B5 tried to specifically address this with N’Grath, a sleazy underworld fixer that resembled a large praying mantis. Alas, they only got a few episodes out of it before the puppet broke.
Farscape definitely pushes the boundaries, what with being a Jim Henson production. Hynerians, Pilots, and the ship itself are all sapient lifeforms that are a far cry from the normal human body plan.
@@CaritasGothKaraoke you have quite a point here 🤔 it seems in sapient species diversity SW is also much harder science than ST. But I do not really agree that convergent evolution would lead all the sapient species to be humanoids. Human shape is not exactly the pinnacle of evolution - it’s got many problems, like placement of the brain high above the ground (which makes us lethally vulnerable to simple falls from our own height), we have just two manipulator appendages (I sometimes envy Indian gods with multiple pair of hands), our babymaking process has several serious issues - in short, I bet sapient lifeforms could have evolved in many other curious shapes. The amount of appendages basically boils down to how many had the species that left the water for land and doesn’t have to be always 4 (as well as it’s not given that a sapient life form cannot evolve in aquatic biome). The placement of head (and even its existence) can be optional and vary a lot. There are thousands of opportunities of how the sapient lifeforms can be constructed - it just needs manipulators, information processing structure and some sort of communication mechanism (which does not necessarily needs to be speech). We can find curious examples even on earth - like, say, sapient lifeform that would evolve from an octopus, crow or an elephant would be already curious enough.
quite an interesting scale that i think would work well for most sci-fi.

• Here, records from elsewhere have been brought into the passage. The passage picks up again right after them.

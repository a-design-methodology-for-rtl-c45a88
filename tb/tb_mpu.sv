// tb_mpu: runs a self-test program (tb/mpu_test_prog.hex) on the MPU core.
// The program exercises every command: literal and register loads, stores,
// all ALU operations with register and literal operands, compare, taken and
// untaken conditional jumps on each flag, nested call/return and the mapped
// peripheral registers. The final register contents, worked out by hand
// from the program, are compared, and so is the cycle count: the program
// executes 43 commands before it reaches its final self-loop at address 42,
// two clock cycles each.
module tb_mpu;
  logic clk = 0, rst_n = 0;
  logic [7:0] gin = 8'h3c, min = 8'hc3;
  logic [7:0] spd, tmr, stp, gout, pc, acc;
  logic exec, serr;
  int checks = 0, failures = 0;
  int cycles = 0;

  mpu #(.PROG_FILE("tb/mpu_test_prog.hex")) dut (.clk(clk), .rst_n(rst_n), .gpio_in(gin),
    .motor_in(min), .speed_reg(spd), .timer_reg(tmr), .setup_reg(stp), .gpio_out_reg(gout),
    .ext_pc_req(1'b0), .ext_pc_addr(8'h00), .ext_pc_ack(), .pc(pc), .acc(acc), .exec(exec), .stack_err(serr));

  always #5 clk = ~clk;
  initial begin
    repeat (5000) @(posedge clk);
    failures++;
    $display("TB_RESULT checks=%0d failures=%0d", checks, failures);
    $finish;
  end

  task automatic chk(string what, logic [7:0] got, logic [7:0] exp);
    checks++;
    if (got !== exp) begin failures++; $display("FAIL %s = %h, expected %h", what, got, exp); end
  endtask

  initial begin
    #12 rst_n = 1;
    while (pc != 8'd42) begin
      @(posedge clk); #1;
      cycles++;
    end
    checks++;
    if (cycles != 86) begin failures++; $display("FAIL reached end after %0d cycles, expected 86", cycles); end
    repeat (10) @(posedge clk); #1;
    chk("pc stays", pc, 8'd42);
    chk("R20", dut.u_rf.mem[20], 8'h12);
    chk("R21", dut.u_rf.mem[21], 8'h46);
    chk("R22", dut.u_rf.mem[22], 8'hf6);
    chk("R23", dut.u_rf.mem[23], 8'hc9);
    chk("R24", dut.u_rf.mem[24], 8'h64);
    chk("R25", dut.u_rf.mem[25], 8'h0c);
    chk("R26", dut.u_rf.mem[26], 8'h0d);
    chk("R27", dut.u_rf.mem[27], 8'h80);
    chk("R30", dut.u_rf.mem[30], 8'ha5);
    chk("gpio out", gout, 8'h3c);
    chk("speed", spd, 8'hc3);
    chk("timer", tmr, 8'h07);
    chk("setup", stp, 8'h03);
    chk("acc", acc, 8'ha5);
    chk("stack err", {7'b0, serr}, 8'h00);
    $display("TB_RESULT checks=%0d failures=%0d", checks, failures);
    $finish;
  end
endmodule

One question though, when looking at older sci-fi should one rank its hardness based on what was known at the time, or based on what we have now leaned? i do think both methods have some merit to them and may be used in different contexts, but i would like to hear your thoughts on that.
That might sound rough, but I prefer to view things through the lens of modern science. I try to mention how the outdated scientific ideas influenced sci-fi concepts, but I also try to keep it all up to one scale in general - what we know of for now.
Asimov actually made a joke about that in Asimov's New Guide to Science, when talking about the nature of Venus not being a waterworld.
i wonder how Peter Watts work land on your tiering system.
For all man kind . Diamond.. expanse ... tungsten ... star trek/wars.. iron/glass
I was actually thinking of doing an episode on Expanse someday, to test how much is it really diamond. It is near flawless of course, but I have some issues with scientific plausibility of protomolecule 🤔
For all mankind is not that hard of sci fi dude 😭 it ignores all radiation, and the season 4 spacecraft looks way too “Star Treky” kind of sci fi to be considered hard
I personally would place the expanse and for all mankind in the lower tungsten-ish tier. Both of them ignore things like radiation and both lack radiators on their ships. The expanse also has the whole thing about the Epstein drive being way too efficient and the protomolecule being pure clarketech.
Something I would really consider Diamond tier would be something like The lunar war or SAVAGES.